Dicho esto, la película ambientada tras victoria aliada y protagonizada por Keira Knightley parece partida en dos partes a machete. La primera narra la reconstrucción de una Alemania acosada por el complejo de culpa y las revueltas internas y resulta (no hay duda) mucho más interesante que la segunda, cuando el guión se bifurca hacia un convencional drama romántico con triángulo amoroso y, digamos, las pasiones largamente ocultadas que esperamos de un film de época de Keira Knightley toman el control del relato. Afortunadamente, éste resiste las cornadas del convencionalismo gracias a tres actores (especialmente Jason Clarke) capaces de sostener la función con solvencia.

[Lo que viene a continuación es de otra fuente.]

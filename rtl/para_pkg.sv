// Shared types and constants of the Paratroopers game hardware.
//
// The screen is 128 x 96 pixels, row 0 at the top. The game controller keeps
// helicopters and falling objects (bombs and paratroopers) in one small RAM
// whose words are the packed structs below; bullets live in registers. The
// sprite codes travel over the 8-bit request/ready bus from the game
// controller to the video output: each sprite is a triple (code, x, y) and a
// frame ends with END_CODE. The codes 0..10 and END_CODE, the gun row 83, the
// helicopter heights 0 and 8, their entry columns 127 and -15 and the
// 15-frame explosion follow the original design; the word layouts, slot counts
// and the codes 11/12 for the score and health read-outs are this design's own.
package para_pkg;

  // ---------------- screen geometry ----------------
  localparam int SCREEN_W   = 128;
  localparam int SCREEN_H   = 96;
  localparam int SPRITE_H   = 12;     // sprite rows
  localparam int SPRITE_W   = 8;      // pixels per sprite half
  localparam int GUN_Y      = 83;     // top row of the gun sprite
  localparam int GROUND_Y   = 84;     // object top row at which it touches the ground
  localparam int HELI_Y_L   = 0;      // row of helicopters flying right-to-left
  localparam int HELI_Y_R   = 8;      // row of helicopters flying left-to-right
  localparam int DROP_OFS   = 6;      // rows below the helicopter where a drop starts
  localparam int EXPLODE_FRAMES = 15;

  // ---------------- object RAM ----------------
  localparam int HELI_SLOTS   = 8;    // RAM words 0..7
  localparam int OBJ_SLOTS    = 24;   // RAM words 8..31
  localparam int FIRST_OBJECT = 8;
  localparam int RAM_DEPTH    = 32;
  localparam int NUM_BULLETS  = 4;
  localparam logic [6:0] BULLET_NONE = 7'h7F;  // y of an empty bullet register

  // helicopter word
  typedef struct packed {
    logic              exploded;
    logic [3:0]        timer;      // explosion frames left
    logic              dir;        // 0: enters at x=127 flying left, 1: enters at -15 flying right
    logic signed [8:0] x;          // left edge, may be off screen
    logic [6:0]        drop_dist;  // pixels still to fly before the next drop
  } heli_t;                        // 22 bits

  // bomb / paratrooper word
  typedef struct packed {
    logic              exploded;
    logic [3:0]        timer;
    logic              is_bomb;
    logic [1:0]        pad;
    logic [6:0]        x;
    logic [6:0]        y;
  } obj_t;                         // 22 bits

  localparam int WORD_W = 22;
  typedef logic [WORD_W-1:0] word_t;

  typedef struct packed {
    logic [6:0] x;
    logic [6:0] y;                 // BULLET_NONE when the register is empty
  } bullet_t;

  // ---------------- sprite codes on the video bus ----------------
  typedef enum logic [7:0] {
    C_TROOPER  = 8'd0,
    C_BOMB     = 8'd1,
    C_HELI1    = 8'd2,
    C_HELI2    = 8'd3,
    C_EXPLODE1 = 8'd4,
    C_EXPLODE2 = 8'd5,
    C_GUN1     = 8'd6,
    C_GUN2     = 8'd7,
    C_HELI1REV = 8'd8,
    C_HELI2REV = 8'd9,
    C_BULLET   = 8'd10,
    C_SCORE    = 8'd11,            // x carries a number shown bottom-left
    C_HEALTH   = 8'd12,            // x carries a number shown bottom-right
    C_END      = 8'hC0
  } code_e;

  // game levels selected by position (0 slowest)
  localparam int LEVELS = 4;

  // overlap of a one-pixel bullet with a box
  function automatic logic hit_box(input logic signed [9:0] bx, input logic signed [9:0] by,
                                   input logic signed [9:0] ox, input logic signed [9:0] oy,
                                   input int w);
    return (bx >= ox) && (bx < ox + 10'(w)) && (by >= oy) && (by < oy + 10'(SPRITE_H));
  endfunction

endpackage
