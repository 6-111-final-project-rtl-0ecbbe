// Calibrator of the video capture unit. It finds the two shoot thresholds of
// the player: shoot_low, the top row of the player standing with arms down
// (first phase), and shoot_high, the top row with a hand raised (second
// phase). Each phase lasts FRAMES_PER_PHASE frames. For every sampled line
// (`start` from the digitizer) it loads the 16 bytes of the line buffer into
// a 128-bit register (LOAD_LINE); in CALIBRATE it notes the first line of the
// frame with any dark pixel. At the end of each frame that line number (96 if
// the frame had none) is added to a sum; at the end of a phase the sum is
// divided by the frame count (DIVIDE, by repeated subtraction) to give the
// threshold, which starts at 96, the bottom of the screen.
//
// Every line is also sent to the video output so the player can see the
// calibration: WAIT_VID_REQ waits for the request, SETUP_DATA puts one byte
// on vid_data (all ones on the rows equal to a threshold, so they show as
// lines) and raises vid_ready, VERIFY_TRANSMIT waits for the request to fall
// and lowers vid_ready. After the 16 bytes of the last line one more transfer
// carries end_of_frame. When both phases are over, calib_done rises and stays
// (it hands the line buffer to the processor).
//
// States, the 96 start value, the per-line display with marked thresholds
// and the handshake follow the original design. The averaging by an explicit
// divide state, the extra end-of-frame transfer and FRAMES_PER_PHASE = 750
// (5 s of fields) are this design's choices. vid_req must be synchronized.
module calibrator #(
  parameter int FRAMES_PER_PHASE = 750,
  parameter int LINES            = 96
) (
  input  logic       clk,
  input  logic       rst,
  input  logic       start,
  input  logic [6:0] line_no,
  input  logic [7:0] lb_rdata,
  output logic [3:0] lb_raddr,
  input  logic       vid_req,
  output logic       vid_ready,
  output logic [7:0] vid_data,
  output logic       end_of_frame,
  output logic [6:0] shoot_low,
  output logic [6:0] shoot_high,
  output logic       calib_done,
  output logic       phase,
  output logic [3:0] state_o
);
  typedef enum logic [3:0] {
    INITIALIZE, IDLE, LOAD_LINE, CALIBRATE, WAIT_VID_REQ, SETUP_DATA, VERIFY_TRANSMIT, DIVIDE
  } state_e;

  state_e       state;
  logic [127:0] line_reg;
  logic [4:0]   byte_cnt;
  logic [4:0]   tx_cnt;
  logic [6:0]   cur_line;
  logic [6:0]   first_dark;
  logic [15:0]  frame_cnt;
  logic [23:0]  sum;
  logic [6:0]   quot;
  logic         eof_pending;

  assign state_o  = state;
  assign lb_raddr = byte_cnt[3:0];

  always_ff @(posedge clk) begin
    if (rst) begin
      state        <= INITIALIZE;
      line_reg     <= '0;
      byte_cnt     <= '0;
      tx_cnt       <= '0;
      cur_line     <= '0;
      first_dark   <= 7'(LINES);
      frame_cnt    <= '0;
      sum          <= '0;
      quot         <= '0;
      eof_pending  <= 1'b0;
      vid_ready    <= 1'b0;
      vid_data     <= '0;
      end_of_frame <= 1'b0;
      shoot_low    <= 7'(LINES);
      shoot_high   <= 7'(LINES);
      calib_done   <= 1'b0;
      phase        <= 1'b0;
    end else begin
      unique case (state)
        INITIALIZE: state <= IDLE;
        IDLE: if (start && !calib_done) begin
          cur_line <= line_no;
          byte_cnt <= '0;
          state    <= LOAD_LINE;
        end
        LOAD_LINE: begin
          line_reg[127 - 8*byte_cnt[3:0] -: 8] <= lb_rdata;
          byte_cnt <= byte_cnt + 1'b1;
          if (byte_cnt == 5'd15) state <= CALIBRATE;
        end
        CALIBRATE: begin
          if (line_reg != '0 && first_dark == 7'(LINES)) first_dark <= cur_line;
          tx_cnt <= '0;
          state  <= WAIT_VID_REQ;
        end
        WAIT_VID_REQ: if (vid_req) state <= SETUP_DATA;
        SETUP_DATA: begin
          if (eof_pending) begin
            vid_data     <= '0;
            end_of_frame <= 1'b1;
          end else if (cur_line == shoot_low || cur_line == shoot_high) begin
            vid_data <= 8'hFF;
          end else begin
            vid_data <= line_reg[127 - 8*tx_cnt[3:0] -: 8];
          end
          vid_ready <= 1'b1;
          state     <= VERIFY_TRANSMIT;
        end
        VERIFY_TRANSMIT: if (!vid_req) begin
          vid_ready    <= 1'b0;
          end_of_frame <= 1'b0;
          if (eof_pending) begin
            eof_pending <= 1'b0;
            state       <= IDLE;
          end else if (tx_cnt == 5'd15) begin
            if (cur_line == 7'(LINES - 1)) begin
              // frame complete: account it
              sum        <= sum + 24'(first_dark);
              first_dark <= 7'(LINES);
              frame_cnt  <= frame_cnt + 1'b1;
              eof_pending <= 1'b1;
              state      <= (frame_cnt == 16'(FRAMES_PER_PHASE - 1)) ? DIVIDE : WAIT_VID_REQ;
              quot       <= '0;
            end else begin
              state <= IDLE;
            end
          end else begin
            tx_cnt <= tx_cnt + 1'b1;
            state  <= WAIT_VID_REQ;
          end
        end
        DIVIDE: begin
          if (sum >= 24'(FRAMES_PER_PHASE)) begin
            sum  <= sum - 24'(FRAMES_PER_PHASE);
            quot <= quot + 1'b1;
          end else begin
            if (!phase) shoot_low  <= quot;
            else        shoot_high <= quot;
            if (phase) calib_done <= 1'b1;
            phase     <= 1'b1;
            sum       <= '0;
            frame_cnt <= '0;
            state     <= WAIT_VID_REQ;   // still owes the end-of-frame transfer
          end
        end
        default: state <= INITIALIZE;
      endcase
    end
  end

  // handshake rules on the sending side: once offered, a byte stays on the
  // bus with vid_ready high until the receiver drops vid_req
  a_hold_ready: assert property (@(posedge clk) disable iff (rst) vid_ready && vid_req |=> vid_ready);
  a_hold_data:  assert property (@(posedge clk) disable iff (rst) vid_ready && vid_req |=> $stable(vid_data));
endmodule
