// Testbench for calibrator with 4 lines per frame and 3 frames per phase.
// The testbench plays line buffer and video output. Phase 1 frames have
// their first dark line at 2, 1, 3 (average 2 -> shoot_low); phase 2 frames
// at 0, 1, 0 (average 0 -> shoot_high). Every line must arrive as 16 bytes
// over the request/ready handshake, rows equal to a threshold as all ones,
// and each frame must end with an end_of_frame transfer.
module tb_calibrator;
  localparam int LINES = 4, FR = 3;
  logic clk = 0, rst = 1, start = 0, vid_req = 0;
  logic [6:0] line_no = 0, shoot_low, shoot_high;
  logic [7:0] lb [16];
  logic [3:0] lb_raddr, st;
  logic [7:0] vid_data;
  logic vid_ready, eof, calib_done, phase;
  int checks = 0, failures = 0;
  calibrator #(.FRAMES_PER_PHASE(FR), .LINES(LINES)) dut (
    .clk, .rst, .start, .line_no, .lb_rdata(lb[lb_raddr]), .lb_raddr, .vid_req, .vid_ready,
    .vid_data, .end_of_frame(eof), .shoot_low, .shoot_high, .calib_done, .phase, .state_o(st));
  always #5 clk = ~clk;
  initial begin #5000000; failures++; $display("TB_RESULT checks=%0d failures=%0d", checks, failures); $finish; end

  task automatic receive(output logic [7:0] d, output logic e);
    @(negedge clk) vid_req = 1;
    while (!vid_ready) @(negedge clk);
    d = vid_data; e = eof;
    vid_req = 0;
    while (vid_ready) @(negedge clk);
  endtask

  task automatic frame(input int first_dark, input int lo, input int hi);
    for (int l = 0; l < LINES; l++) begin
      logic [7:0] d; logic e;
      for (int b = 0; b < 16; b++) lb[b] = (l >= first_dark) ? 8'($urandom_range(1, 255)) : 8'h00;
      @(negedge clk) start = 1; line_no = 7'(l);
      @(negedge clk) start = 0;
      for (int b = 0; b < 16; b++) begin
        receive(d, e);
        checks += 2;
        if (e) begin failures++; $display("early end_of_frame"); end
        if (d !== ((l == lo || l == hi) ? 8'hFF : lb[b])) begin
          failures++; $display("line %0d byte %0d: %h want %h", l, b, d, (l == lo || l == hi) ? 8'hFF : lb[b]);
        end
      end
      if (l == LINES - 1) begin
        receive(d, e);
        checks++;
        if (!e) begin failures++; $display("no end_of_frame"); end
      end
    end
  endtask

  initial begin
    repeat (3) @(negedge clk); rst = 0;
    repeat (3) @(negedge clk);
    checks += 2;
    if (shoot_low != 7'(LINES) || shoot_high != 7'(LINES)) begin failures++; $display("start thresholds"); end
    if (calib_done) begin failures++; $display("done too early"); end
    frame(2, 96, 96); frame(1, 96, 96); frame(3, 96, 96);
    repeat (200) @(negedge clk);
    checks += 2;
    if (shoot_low != 7'd2) begin failures++; $display("shoot_low %0d want 2", shoot_low); end
    if (calib_done) begin failures++; $display("done after phase 1"); end
    frame(0, 2, 96); frame(1, 2, 96); frame(0, 2, 96);
    repeat (200) @(negedge clk);
    checks += 2;
    if (shoot_high != 7'd0) begin failures++; $display("shoot_high %0d want 0", shoot_high); end
    if (!calib_done) begin failures++; $display("calib_done low"); end
    // after calibration no more lines are sent
    @(negedge clk) start = 1; @(negedge clk) start = 0; vid_req = 1;
    repeat (100) @(negedge clk);
    checks++;
    if (vid_ready) begin failures++; $display("sent a line after calibration"); end
    $display("TB_RESULT checks=%0d failures=%0d", checks, failures);
    $finish;
  end
endmodule
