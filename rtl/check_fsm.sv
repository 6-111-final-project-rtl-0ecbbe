// Check machine of the game controller: collisions and ground hits.
// It walks the helicopters (16 x 12 box) and then the bombs and paratroopers
// (8 x 12 box) that are not already exploding. A live bullet inside a box
// marks both for removal: the sprite is set exploding for 15 frames and the
// bullet is put in `kill_mask`, which the update machine empties at once when
// `done` (= kill_valid) pulses; every such hit adds one to the score. An
// object that has reached the ground row is set exploding as well and adds
// to the frame's `damage`: 1 for a paratrooper, 2 for a bomb. A bullet can
// destroy only one sprite; one RAM word is examined per clock.
// Marking both for removal, the 1/2 damage points and the 15-frame explosion
// follow the original design; the boxes, the score of one per hit (held at
// 255) and the order of the walk are this design's choices.
// The RAM write data is the word just read with only the exploded flag and
// timer replaced by constants, so synthesis sees every write-data bit as a
// constant or a copy of the read data; that is the intended behaviour.
module check_fsm
  import para_pkg::*;
(
  input  logic          clk,
  input  logic          rst,
  input  logic          new_game,
  input  logic          start,
  output logic          done,
  input  logic [4:0]    numheli,
  input  logic [4:0]    numobject,
  input  bullet_t       bullets [NUM_BULLETS],
  output logic [NUM_BULLETS-1:0] kill_mask,
  output logic [6:0]    damage,
  output logic [7:0]    score,
  output logic [4:0]    ram_addr,
  output logic          ram_we,
  output word_t         ram_wdata,
  input  word_t         ram_rdata,
  output logic          ev_hit,
  output logic          ev_ground
);
  typedef enum logic [1:0] {C_IDLE, C_HELI, C_OBJ, C_DONE} state_e;
  state_e     state;
  logic [4:0] idx;

  heli_t h, h_new;
  obj_t  o, o_new;
  assign h = heli_t'(ram_rdata);
  assign o = obj_t'(ram_rdata);

  // first live, not yet used bullet inside the current sprite's box
  logic                   hit, ground;
  logic [NUM_BULLETS-1:0] hit_bit;
  always_comb begin
    logic signed [9:0] ox, oy;
    int w;
    logic alive;
    if (state == C_HELI) begin
      ox    = 10'(h.x);
      oy    = h.dir ? 10'sd8 : 10'sd0;
      w     = 2 * SPRITE_W;
      alive = (idx < numheli) && !h.exploded;
    end else begin
      ox    = 10'(o.x);
      oy    = 10'(o.y);
      w     = SPRITE_W;
      alive = (state == C_OBJ) && (idx < numobject) && !o.exploded;
    end
    hit     = 1'b0;
    hit_bit = '0;
    for (int b = 0; b < NUM_BULLETS; b++) begin
      if (!hit && alive && bullets[b].y != BULLET_NONE && !kill_mask[b] &&
          hit_box(10'(bullets[b].x), 10'(bullets[b].y), ox, oy, w)) begin
        hit        = 1'b1;
        hit_bit[b] = 1'b1;
      end
    end
    ground = (state == C_OBJ) && alive && !hit && (o.y >= 7'(GROUND_Y));
    h_new = h;
    h_new.exploded = 1'b1;
    h_new.timer    = 4'(EXPLODE_FRAMES);
    o_new = o;
    o_new.exploded = 1'b1;
    o_new.timer    = 4'(EXPLODE_FRAMES);
  end

  always_comb begin
    ram_addr  = (state == C_OBJ) ? 5'(FIRST_OBJECT) + idx : idx;
    ram_we    = hit || ground;
    ram_wdata = (state == C_HELI) ? word_t'(h_new) : word_t'(o_new);
  end

  always_ff @(posedge clk) begin
    if (rst || new_game) begin
      state     <= C_IDLE;
      idx       <= '0;
      kill_mask <= '0;
      damage    <= '0;
      score     <= '0;
      done      <= 1'b0;
      ev_hit    <= 1'b0;
      ev_ground <= 1'b0;
    end else begin
      done      <= 1'b0;
      ev_hit    <= hit;
      ev_ground <= ground;
      if (hit) begin
        kill_mask <= kill_mask | hit_bit;
        if (score != 8'hFF) score <= score + 1'b1;
      end
      if (ground) damage <= damage + (o.is_bomb ? 7'd2 : 7'd1);
      unique case (state)
        C_IDLE: if (start) begin
          idx       <= '0;
          kill_mask <= '0;
          damage    <= '0;
          state     <= C_HELI;
        end
        C_HELI: begin
          if (idx >= numheli) begin idx <= '0; state <= C_OBJ; end
          else idx <= idx + 1'b1;
        end
        C_OBJ: begin
          if (idx >= numobject) state <= C_DONE;
          else idx <= idx + 1'b1;
        end
        C_DONE: begin
          done  <= 1'b1;
          state <= C_IDLE;
        end
        default: state <= C_IDLE;
      endcase
    end
  end
endmodule
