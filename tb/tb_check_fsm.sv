// Testbench for check_fsm, the collision step. Each round the testbench fills
// a model object RAM with random helicopters and objects placed near four
// random bullets, works out on its own which sprites are hit (each bullet
// kills at most one sprite, helicopters first, in list order), which objects
// reached the ground and the resulting damage and score, then runs the block
// and compares RAM contents, kill mask, damage and score.
module tb_check_fsm;
  import para_pkg::*;
  logic clk = 0, rst = 1, new_game = 0, start = 0;
  logic done, ram_we, ev_hit, ev_ground;
  logic [4:0] numheli, numobject, ram_addr;
  bullet_t bullets [NUM_BULLETS];
  logic [NUM_BULLETS-1:0] kill_mask;
  logic [6:0] damage;
  logic [7:0] score;
  word_t ram [RAM_DEPTH], ram_wdata, exp_ram [RAM_DEPTH];
  int checks = 0, failures = 0, n_hit = 0, n_gnd = 0, e_hit = 0, e_gnd = 0;
  check_fsm dut (.clk, .rst, .new_game, .start, .done, .numheli, .numobject, .bullets, .kill_mask,
    .damage, .score, .ram_addr, .ram_we, .ram_wdata, .ram_rdata(ram[ram_addr]), .ev_hit, .ev_ground);
  always #5 clk = ~clk;
  always @(posedge clk) if (ram_we) ram[ram_addr] <= ram_wdata;
  always @(posedge clk) if (!rst) begin n_hit += ev_hit; n_gnd += ev_ground; end
  initial begin #50000000; failures++; $display("TB_RESULT checks=%0d failures=%0d", checks, failures); $finish; end

  function automatic bit inside_box(int bx, int by, int ox, int oy, int w);
    return bx >= ox && bx < ox + w && by >= oy && by < oy + SPRITE_H;
  endfunction

  initial begin
    int exp_score = 0;
    repeat (3) @(negedge clk); rst = 0;
    repeat (3) @(negedge clk);
    for (int r = 0; r < 400; r++) begin
      automatic bit used [NUM_BULLETS] = '{default: 0};
      automatic int exp_dmg = 0;
      automatic logic [NUM_BULLETS-1:0] exp_mask = '0;
      numheli = 5'($urandom_range(0, HELI_SLOTS));
      numobject = 5'($urandom_range(0, OBJ_SLOTS));
      for (int b = 0; b < NUM_BULLETS; b++)
        bullets[b] = '{x: 7'($urandom_range(0, 127)),
                       y: ($urandom_range(0, 4) == 0) ? BULLET_NONE : 7'($urandom_range(0, 95))};
      for (int i = 0; i < HELI_SLOTS; i++) begin
        heli_t h;
        automatic int b = $urandom_range(0, NUM_BULLETS - 1);
        h = '{exploded: ($urandom_range(0, 5) == 0), timer: 4'($urandom), dir: 1'($urandom),
              x: 9'(int'(bullets[b].x) - $urandom_range(0, 20)), drop_dist: 7'($urandom)};
        ram[i] = word_t'(h);
      end
      for (int i = 0; i < OBJ_SLOTS; i++) begin
        obj_t o;
        automatic int b = $urandom_range(0, NUM_BULLETS - 1);
        o = '{exploded: ($urandom_range(0, 5) == 0), timer: 4'($urandom), is_bomb: 1'($urandom), pad: 0,
              x: 7'(int'(bullets[b].x) - $urandom_range(0, 10)),
              y: ($urandom_range(0, 3) == 0) ? 7'($urandom_range(80, 90)) : 7'(int'(bullets[b].y) - $urandom_range(0, 14))};
        ram[FIRST_OBJECT+i] = word_t'(o);
      end
      // reference
      exp_ram = ram;
      for (int i = 0; i < numheli; i++) begin
        automatic heli_t h = heli_t'(ram[i]);
        if (h.exploded) continue;
        for (int b = 0; b < NUM_BULLETS; b++)
          if (!used[b] && bullets[b].y != BULLET_NONE &&
              inside_box(bullets[b].x, bullets[b].y, h.x, h.dir ? HELI_Y_R : HELI_Y_L, 16)) begin
            used[b] = 1; exp_mask[b] = 1; h.exploded = 1; h.timer = EXPLODE_FRAMES;
            exp_ram[i] = word_t'(h); exp_score++; e_hit++;
            break;
          end
      end
      for (int i = 0; i < numobject; i++) begin
        automatic obj_t o = obj_t'(ram[FIRST_OBJECT+i]);
        automatic bit hitnow = 0;
        if (o.exploded) continue;
        for (int b = 0; b < NUM_BULLETS; b++)
          if (!used[b] && bullets[b].y != BULLET_NONE && inside_box(bullets[b].x, bullets[b].y, o.x, o.y, 8)) begin
            used[b] = 1; exp_mask[b] = 1; hitnow = 1; exp_score++; e_hit++;
            break;
          end
        if (!hitnow && o.y >= GROUND_Y) begin exp_dmg += o.is_bomb ? 2 : 1; e_gnd++; end
        if (hitnow || o.y >= GROUND_Y) begin
          o.exploded = 1; o.timer = EXPLODE_FRAMES; exp_ram[FIRST_OBJECT+i] = word_t'(o);
        end
      end
      if (exp_score > 255) exp_score = 255;
      @(negedge clk) start = 1;
      @(negedge clk) start = 0;
      while (!done) @(negedge clk);
      checks += 4;
      if (kill_mask !== exp_mask) begin failures++; $display("round %0d mask %b want %b", r, kill_mask, exp_mask); end
      if (damage !== 7'(exp_dmg)) begin failures++; $display("round %0d damage %0d want %0d", r, damage, exp_dmg); end
      if (score !== 8'(exp_score)) begin failures++; $display("round %0d score %0d want %0d", r, score, exp_score); end
      if (ram !== exp_ram) begin
        failures++;
        for (int i = 0; i < RAM_DEPTH; i++) if (ram[i] !== exp_ram[i]) $display("round %0d word %0d %h want %h", r, i, ram[i], exp_ram[i]);
      end
      @(negedge clk);
    end
    checks += 2;
    if (n_hit != e_hit || e_hit < 50) begin failures++; $display("hits %0d want %0d", n_hit, e_hit); end
    if (n_gnd != e_gnd || e_gnd < 50) begin failures++; $display("ground %0d want %0d", n_gnd, e_gnd); end
    $display("hits %0d ground %0d", n_hit, n_gnd);
    new_game = 1; @(negedge clk); new_game = 0;
    checks++; if (score != 0) begin failures++; $display("score not cleared"); end
    $display("TB_RESULT checks=%0d failures=%0d", checks, failures);
    $finish;
  end
endmodule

La primera hora de El día que vendrá convierte ese "ellos [los alemanes] no son como nosotros" en el leit motiv de la historia, abordando la reconstrucción desde las ruinas (pero ruinas al fin y al cabo) en un proceso ajeno al optimismo. La mirada a ras de suelo del alemán medio como más que posible nazi; la seducción que todavía ejerce el Führer en las jóvenes generaciones... Todo contribuye a un retrato social triste y paranoico, que además otorga un cierto sentido del suspense al relato. La gran imagen de la película es poner a ingleses y alemanes a vivir en la misma casa, un ambiente cordialmente hostil condenado a explotar. En la agenda de Kent, sin embargo, no está la experimentación hitchcockiana ni el thriller, y todo responde a la creación de una zona cero emocional apta para el trauma y el romance. Lo cierto es que, pese a cierto aroma de decepción (las vistas de un Hamburgo derruido en el que los edificios parecen de papel son excelentes), la película lo consigue preservando la tristeza, la atmósfera y las interpretaciones de su más que suficiente trío amoroso.